Sellers can't ignore new markets...
Vendors of on-premises storage are unsurprisingly also looking to sell you stuff that will enable you to use cloud storage: after all, given that they're not getting revenue from flogging disks to you, they may as well find ways of extracting your cash by selling cloud-enabling products.
One of the most famous, primarily through its early entry into the market, was RiverBed's Whitewater – now called AltaVault cloud storage optimiser, though these days there's a wider range of offerings – more about one of those later.
What do these systems actually do? Well, the two primary functions are: (a) local caching of the recently used data that's going in and out to the cloud so that the average access time is way shorter than it would be for direct interaction with the cloud; and (b) reducing, either by compressing or de-duping, the volume of data flying over the WAN between on-prem and the cloud.
Of course, if you're doing compression or de-duping then both ends of the link need to know how to chant the right incantations; these days the storage APIs for the leading cloud services make this a relatively straightforward thing for the vendors to achieve, which means they can concentrate their research and development effort on optimising the caching aspects of the product.
What do we mean by “secondary?”
Secondary storage might simply mean a duplicate copy of your core data, which you retain in the cloud in case the primary entity is corrupted, deleted or destroyed. You have choices of how you get the data to the cloud, depending on how immediately accessible you want it:
- Backups: instead of using local disk or tape drives you point your backup software or appliances at the cloud storage area. This is fine if you'll only need to pull back lost files occasionally and you don't mind having to do file restores on an ad-hoc basis via the backup application's GUI
- File-level copies: you replicate data to the cloud storage using a package that spots new files and changes and replicates in near real time (if you've ever used Google Drive on your desktop, you'll know the kind of thing I mean, but we're talking about the fileserver-level equivalent in this context)
- Application-level: you run your apps in active/passive mode using their inherent replication features – for instance a MySQL master on-prem and an equivalent slave in a VM in the cloud. Actually, this isn't really storage replication, as the data flying around is application data, not filesystem data
The second of these three is the common desire: a near-real-time remote copy of large lumps of data.
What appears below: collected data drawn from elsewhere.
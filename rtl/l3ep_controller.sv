// l3ep_controller: L3EP low-latency, low-energy program-and-verify
// controller for one TLC PCM cell (one write driver).
//
// Algorithm, per programming iteration:
//   1. C <- 0; sense the cell resistance R and form E = R - R_M, R_M the
//      midpoint resistance of the target state (nvm_pkg::tlc_mid_kohm).
//   2. |E| <= eps: done.
//   3. E < -eps or E > alpha*eps: one partial amorphization pulse. The first
//      one of a write uses the amplitude predicted by l3ep_regression from
//      R_M; later ones use V <- V + M*dV with dV = -E / 2**KA_SHIFT mV and the
//      update multiplier M = 10 when R moved by less than DR_MIN_KOHM since
//      the previous sense, else 1. After an amorphization pulse alpha is
//      raised to its maximum, so later amorphizations happen only for
//      E < -eps. The controller then waits T_AMORPH_SETTLE cycles for the
//      melted cell to solidify and starts a new iteration.
//   4. Otherwise (eps < E <= alpha*eps): a pack of C0 crystallization
//      pulses, C0 = 1, 2 or 3 growing with E. Pulses are separated by
//      T_SHORT_IDLE cycles with no verify in between; the amplitude starts at
//      VC_BASE + E / 2**KC_SHIFT mV and grows by DV_C mV per pulse. After the
//      last pulse of the pack the controller waits T_SS cycles for the
//      steady-state resistance and starts a new iteration.
// Terminal states 0 and 7 are written like an SLC cell: one full RESET pulse
// (T_RESET cycles) or one full SET pulse (T_SET cycles), no verify.
// A write that reaches MAX_PULSES pulses stops with converged = 0.
//
// Interfaces: sense_req (1 cycle) -> sense_valid with sense_kohm some cycles
// later (resistance estimator); pulse_valid (1 cycle) with pulse_kind,
// pulse_mv and pulse_width (cycles) to the write driver, which must finish the
// pulse within pulse_width cycles, during which the controller waits.
// start/target are taken when idle; done pulses for one cycle at the end with
// converged, the pulse counts and op_cycles (start edge to done edge).
// One clock cycle is 1 ns in the reference timing (8 ns pulses, 2 ns idle
// between packed pulses, 30 ns after amorphization, 15/35 ns terminal writes).
//
// The decision structure, the regression start, the multiplier values 1 and
// 10, the pulse packing and the timings above follow the documented algorithm.
// This design's own choices: fixed-point integer arithmetic (kOhm, mV, alpha
// with 8 fractional bits), the raise of alpha to its maximum, the C0
// thresholds (E <= 1.25 eps: 1, E <= 1.75 eps: 2, else 3), the gains
// KA_SHIFT/KC_SHIFT, VC_BASE, DV_C, DR_MIN_KOHM, T_SS, the amplitude limits
// and MAX_PULSES.
module l3ep_controller
  import nvm_pkg::*;
#(
  parameter int unsigned DEGREE          = 3,     // regression predictor degree (1 or 3)
  parameter int unsigned EPS_KOHM        = 370,   // write margin
  parameter int unsigned ALPHA_Q8        = 563,   // initial alpha = 2.2 (8 fractional bits)
  parameter int unsigned KA_SHIFT        = 6,
  parameter int unsigned KC_SHIFT        = 4,
  parameter int unsigned VC_BASE_MV      = 450,
  parameter int unsigned DV_C_MV         = 4,
  parameter int unsigned DR_MIN_KOHM     = 40,
  parameter int unsigned V_MIN_MV        = 550,
  parameter int unsigned V_MAX_MV        = 900,
  parameter int unsigned PULSE_W         = 8,
  parameter int unsigned T_SHORT_IDLE    = 2,
  parameter int unsigned T_AMORPH_SETTLE = 30,
  parameter int unsigned T_SS            = 30,
  parameter int unsigned T_RESET         = 15,
  parameter int unsigned T_SET           = 35,
  parameter int unsigned FULL_RESET_MV   = 900,
  parameter int unsigned FULL_SET_MV     = 500,
  parameter int unsigned MAX_PULSES      = 32
) (
  input  logic        clk,
  input  logic        rst_n,
  // write request
  input  logic        start,
  input  logic [2:0]  target,
  output logic        busy,
  output logic        done,
  output logic        converged,
  output logic [7:0]  n_amorph,
  output logic [7:0]  n_cryst,
  output logic [15:0] op_cycles,
  // resistance estimator
  output logic        sense_req,
  input  logic        sense_valid,
  input  logic [15:0] sense_kohm,
  // write driver
  output logic        pulse_valid,
  output pulse_e      pulse_kind,
  output logic [11:0] pulse_mv,
  output logic [7:0]  pulse_width
);

  typedef enum logic [3:0] {
    S_IDLE, S_TERM, S_SENSE, S_SENSE_WAIT, S_DECIDE, S_REG_WAIT,
    S_AMORPH, S_CRYST, S_PULSE_WAIT, S_IDLE_GAP, S_SETTLE, S_DONE
  } state_e;

  state_e state, after_pulse;

  logic [15:0]        rm;          // target midpoint
  logic [15:0]        r_cur, r_prev;
  logic               have_prev;
  logic signed [17:0] err;
  logic [15:0]        alpha;
  logic               first_amorph;
  logic [11:0]        v_am, v_cr;
  logic [1:0]         c_cnt;
  logic [7:0]         tmr;
  logic [7:0]         n_pulses;

  // regression predictor, started with every write
  logic       reg_start, reg_busy, reg_done;
  logic [11:0] reg_v, reg_v_q;
  logic        reg_ok;

  assign reg_start = (state == S_IDLE) && start && (target != 3'd0) && (target != 3'd7);

  l3ep_regression #(.DEGREE(DEGREE)) u_reg (
    .clk, .rst_n, .start(reg_start), .rm_kohm(16'(tlc_mid_kohm(32'(target)))),
    .busy(reg_busy), .done(reg_done), .v_mv(reg_v)
  );

  // --------- decision helpers (combinational) ---------
  logic [17:0] abs_e, eps, alpha_eps, abs_dr;
  logic        in_margin, do_amorph;
  logic [1:0]  c0;
  logic signed [17:0] dv;
  logic signed [17:0] v_next;

  assign abs_e     = err[17] ? 18'(-err) : 18'(err);
  assign eps       = 18'(EPS_KOHM);
  assign alpha_eps = 18'((32'(alpha) * EPS_KOHM) >> 8);
  assign abs_dr    = (r_cur >= r_prev) ? 18'(r_cur - r_prev) : 18'(r_prev - r_cur);
  assign in_margin = (abs_e <= eps);
  assign do_amorph = err[17] || (abs_e > alpha_eps);
  assign c0        = (abs_e <= 18'((EPS_KOHM * 5) / 4)) ? 2'd1 :
                     (abs_e <= 18'((EPS_KOHM * 7) / 4)) ? 2'd2 : 2'd3;
  assign dv        = -(err >>> KA_SHIFT);
  assign v_next    = $signed({6'd0, v_am}) +
                     ((have_prev && abs_dr < 18'(DR_MIN_KOHM)) ? dv * 18'sd10 : dv);

  function automatic logic [11:0] clamp_v(logic signed [17:0] v);
    if (v < $signed(18'(V_MIN_MV))) return 12'(V_MIN_MV);
    if (v > $signed(18'(V_MAX_MV))) return 12'(V_MAX_MV);
    return 12'(v);
  endfunction

  assign busy = (state != S_IDLE);

  always_ff @(posedge clk or negedge rst_n) begin
    if (!rst_n) begin
      state        <= S_IDLE;
      after_pulse  <= S_IDLE;
      rm           <= '0;
      r_cur        <= '0;
      r_prev       <= '0;
      have_prev    <= 1'b0;
      err          <= '0;
      alpha        <= '0;
      first_amorph <= 1'b1;
      v_am         <= '0;
      v_cr         <= '0;
      c_cnt        <= '0;
      tmr          <= '0;
      n_pulses     <= '0;
      n_amorph     <= '0;
      n_cryst      <= '0;
      op_cycles    <= '0;
      done         <= 1'b0;
      converged    <= 1'b0;
      sense_req    <= 1'b0;
      pulse_valid  <= 1'b0;
      pulse_kind   <= PULSE_AMORPH;
      pulse_mv     <= '0;
      pulse_width  <= '0;
      reg_ok       <= 1'b0;
      reg_v_q      <= '0;
    end else begin
      done        <= 1'b0;
      sense_req   <= 1'b0;
      pulse_valid <= 1'b0;
      if (state != S_IDLE) op_cycles <= op_cycles + 1'b1;
      if (reg_done) begin
        reg_ok  <= 1'b1;
        reg_v_q <= reg_v;
      end

      case (state)
        S_IDLE: if (start) begin
          op_cycles    <= '0;
          n_amorph     <= '0;
          n_cryst      <= '0;
          n_pulses     <= '0;
          have_prev    <= 1'b0;
          first_amorph <= 1'b1;
          alpha        <= 16'(ALPHA_Q8);
          reg_ok       <= 1'b0;
          converged    <= 1'b0;
          if (target == 3'd0 || target == 3'd7) begin
            pulse_valid <= 1'b1;
            pulse_kind  <= (target == 3'd0) ? PULSE_FULL_RESET : PULSE_FULL_SET;
            pulse_mv    <= (target == 3'd0) ? 12'(FULL_RESET_MV) : 12'(FULL_SET_MV);
            pulse_width <= (target == 3'd0) ? 8'(T_RESET) : 8'(T_SET);
            tmr         <= (target == 3'd0) ? 8'(T_RESET - 1) : 8'(T_SET - 1);
            state       <= S_TERM;
          end else begin
            rm         <= 16'(tlc_mid_kohm(32'(target)));
            state      <= S_SENSE;
          end
        end

        S_TERM: if (tmr == 0) begin
          converged <= 1'b1;
          done      <= 1'b1;
          state     <= S_IDLE;
        end else tmr <= tmr - 1'b1;

        // iteration start: C <- 0, verify
        S_SENSE: begin
          c_cnt     <= '0;
          sense_req <= 1'b1;
          state     <= S_SENSE_WAIT;
        end

        S_SENSE_WAIT: if (sense_valid) begin
          r_prev <= r_cur;
          r_cur  <= sense_kohm;
          err    <= $signed({2'b00, sense_kohm}) - $signed({2'b00, rm});
          state  <= S_DECIDE;
        end

        S_DECIDE: begin
          if (in_margin) begin
            converged <= 1'b1;
            state     <= S_DONE;
          end else if (n_pulses >= 8'(MAX_PULSES)) begin
            state <= S_DONE;
          end else if (do_amorph) begin
            state <= first_amorph ? S_REG_WAIT : S_AMORPH;
            if (!first_amorph) v_am <= clamp_v(v_next);
          end else begin
            c_cnt <= c0;
            v_cr  <= 12'(VC_BASE_MV + 32'(abs_e >> KC_SHIFT));
            state <= S_CRYST;
          end
        end

        S_REG_WAIT: if (reg_ok) begin
          v_am  <= clamp_v($signed({6'd0, reg_v_q}));
          state <= S_AMORPH;
        end

        S_AMORPH: begin
          pulse_valid  <= 1'b1;
          pulse_kind   <= PULSE_AMORPH;
          pulse_mv     <= v_am;
          pulse_width  <= 8'(PULSE_W);
          n_pulses     <= n_pulses + 1'b1;
          n_amorph     <= n_amorph + 1'b1;
          first_amorph <= 1'b0;
          have_prev    <= 1'b1;
          alpha        <= 16'hFFFF;
          tmr          <= 8'(PULSE_W - 1);
          after_pulse  <= S_SETTLE;
          state        <= S_PULSE_WAIT;
        end

        S_CRYST: begin
          pulse_valid <= 1'b1;
          pulse_kind  <= PULSE_CRYST;
          pulse_mv    <= v_cr;
          pulse_width <= 8'(PULSE_W);
          n_pulses    <= n_pulses + 1'b1;
          n_cryst     <= n_cryst + 1'b1;
          c_cnt       <= c_cnt - 1'b1;
          tmr         <= 8'(PULSE_W - 1);
          after_pulse <= (c_cnt == 2'd1) ? S_SETTLE : S_IDLE_GAP;
          state       <= S_PULSE_WAIT;
        end

        S_PULSE_WAIT: if (tmr == 0) begin
          // the S_CRYST cycle is the last idle cycle between packed pulses
          if (after_pulse == S_IDLE_GAP) begin
            tmr   <= 8'(T_SHORT_IDLE - 2);
            v_cr  <= v_cr + 12'(DV_C_MV);
            state <= (T_SHORT_IDLE >= 2) ? S_IDLE_GAP : S_CRYST;
          end else begin
            tmr   <= (pulse_kind == PULSE_AMORPH) ? 8'(T_AMORPH_SETTLE - 1) : 8'(T_SS - 1);
            state <= after_pulse;
          end
        end else tmr <= tmr - 1'b1;

        S_IDLE_GAP: if (tmr == 0) state <= S_CRYST;
                    else tmr <= tmr - 1'b1;

        S_SETTLE: if (tmr == 0) state <= S_SENSE;
                  else tmr <= tmr - 1'b1;

        S_DONE: begin
          done  <= 1'b1;
          state <= S_IDLE;
        end

        default: state <= S_IDLE;
      endcase
    end
  end

  a_pulse_idle: assert property (@(posedge clk) disable iff (!rst_n)
                                 pulse_valid |-> !sense_req);

endmodule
Yes, you'll often have a bit of the other two but these (particularly app-level replication) tend to represent a minority of the data you're shuffling.
Secondary = temporary?
The other side of secondary storage in the cloud is where you're one of those companies that genuinely uses the cloud for short-term, high-capacity compute requirements.
One of the benefits the cloud vendors love to proclaim from atop a convenient mountain, of course, is the idea of pay-for-what-you-use scenarios: running up loads of compute power for a short-term, high-power task then running it down again.
Does the average business care? Nah – all this stuff about: “Oh, you can hike up your finance server's power at year-end then turn it down again” is a load of old tosh in most cases. But there are in fact plenty of companies out there with big, occasional requirements – biotech stuff, video rendering, weather simulation, and so on – so real examples are far from non-existent.
So, actually, your secondary storage might only be a holding pen for occasional processing tasks: you chuck the source data onto the cloud, run the processing, then hoover the results back before blowing away the remote storage volumes.